The competition is possible only in a situation of surplus, not scarcity of electricity, which the country was facing. As per census 2011 figures, close to 45% of rural India lack access to electricity. More than 33% of Indian households are still have no access to electricity. Moreover, even in cities, households suffer on account of shortage of power. At present nearly 40 % population of country does not have access to power as they cannot afford power even at existing rates. Therefore giving multiple licenses of supply will lead to chaos, heavy losses of Discoms, endless litigations and sky level tariff hike for common people..
The practical impact of proposed amendments will be inability of the State Discoms to make investments for extending power supply to 80 million un-electrified households and making it impossible to achieve the Govt. of India objective/ target of 24×7 supply for all consumers by 2018-19
.
It is a well known fact that the stability of the power sector on a whole has gone down since the enactment of Electricity Act 2003, though there are achievements in some areas. From a common man’s view point, the electricity is fast becoming a costly affair going beyond his hold.
.
In the name of competition and efficiency in the supply of electricity with more than one supply licensee offering supply of electricity to consumers in the same area, separation of carriage and content in the distribution sector is being looked at. Multiple supply licensees at the same area of operation is aimed at retail competition thus to tide over the impractical proposal of multiple distribution licensees existing in Act 2003. Even though there is a dream of improving quality and reducing cost through market competition, the reality is different.
As per the amendment anybody applying for a licensee has the right to get a license and there is every chance of non-serious players to come in as licensee and collect security deposits and fly away. The amendment is silent on the mechanism of setting off the power flow between supply licensees and distribution licensee. Since incumbent licensee has the responsibility of serving power to every consumer as a last resort it has to formulate its power purchase plans. But it will fall in trouble due to black box strategies of other licensees.

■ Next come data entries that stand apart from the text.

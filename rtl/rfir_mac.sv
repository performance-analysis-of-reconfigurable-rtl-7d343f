// rfir_mac: multiply-accumulate adder of the FIR filter, built on the retimed SQRT CSLA.
//
// The products leaving the multiplier mux are summed tap by tap. Each add request feeds the
// accumulator and the sign-extended product into a square-root carry-select adder with a
// register cutset between its ripple groups and its carry-select muxes. With clear high the
// accumulator input is replaced by zero, which starts a new output sample.
//
// Interface and timing: add (with product and clear) is accepted when ready is high. The
// sum leaves the retimed adder one cycle later; then acc holds it and out_valid pulses for
// one cycle. ready is low while an add is in flight, so at most one add is outstanding and
// the accumulator loop never sees a stale value. ACC_W = 2N + log2(TAPS) bits hold any sum
// of TAPS products without overflow.
// Using the retimed carry-select adder as the accumulation adder follows the filter's
// structure; accumulator width, clear and handshake are this design's choices.
module rfir_mac
  import rfir_pkg::*;
#(
  parameter int unsigned N     = DATA_W,
  parameter int unsigned NTAP  = TAPS,
  parameter int unsigned ACC_W = 2 * N + $clog2(NTAP)
) (
  input  logic                    clk,
  input  logic                    rst_n,
  input  logic                    add,
  input  logic                    clear,
  input  logic signed [2*N-1:0]   product,
  output logic                    ready,
  output logic                    out_valid,
  output logic signed [ACC_W-1:0] acc
);

  logic             fire;
  logic             inflight_q;
  logic [ACC_W-1:0] opa, opb, sum;
  logic             sum_valid;
  logic             unused_cout;

  assign ready = !inflight_q;
  assign fire  = add && ready;
  assign opa   = clear ? '0 : acc;
  assign opb   = ACC_W'(product);   // sign extension (product is signed)

  sqrt_csla #(.WIDTH(ACC_W), .RETIME(1'b1)) u_add (
    .clk      (clk),
    .rst_n    (rst_n),
    .in_valid (fire),
    .a        (opa),
    .b        (opb),
    .cin      (1'b0),
    .out_valid(sum_valid),
    .sum      (sum),
    .cout     (unused_cout)
  );

  always_ff @(posedge clk or negedge rst_n) begin
    if (!rst_n) begin
      acc        <= '0;
      out_valid  <= 1'b0;
      inflight_q <= 1'b0;
    end else begin
      out_valid <= sum_valid;
      if (fire) inflight_q <= 1'b1;
      if (sum_valid) begin
        acc        <= signed'(sum);
        inflight_q <= 1'b0;
      end
    end
  end

endmodule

Even though electricity is a matter on the concurrent list in the Constitution, the powers of the State Governments, which are already shackled to a large extent by virtue of Electricity Act 2003, are seen likely to be curtailed by the proposed amendments. This will severely affect the Centre –State relations which are against the vision of your good governance. In India, the situation in power sector, such as consumer mix, consumer spread, sources of generation, ownership pattern etc. are vastly different from states to states. The priorities and strategies of development of the states will be different and will also be having their own stake in deciding the structure of the sector, development strategies and Tariff design including decisions on subsidies and cross subsidies of Electricity. Hence making the policy decisions of Central Government as mandatory is against the federal set up of governance and is not proper.
The proposed system of separating out supply from wires business involves a foolproof and dispute free system of energy accounting and loss determination. Energy accounting and loss determination itself would make the proposed system unmanageable and full of disputes. An elaborate and computerized energy accounting and loss accounting systems are nowhere in existence and without these the commercial aspects of energy supply simply cannot be settled.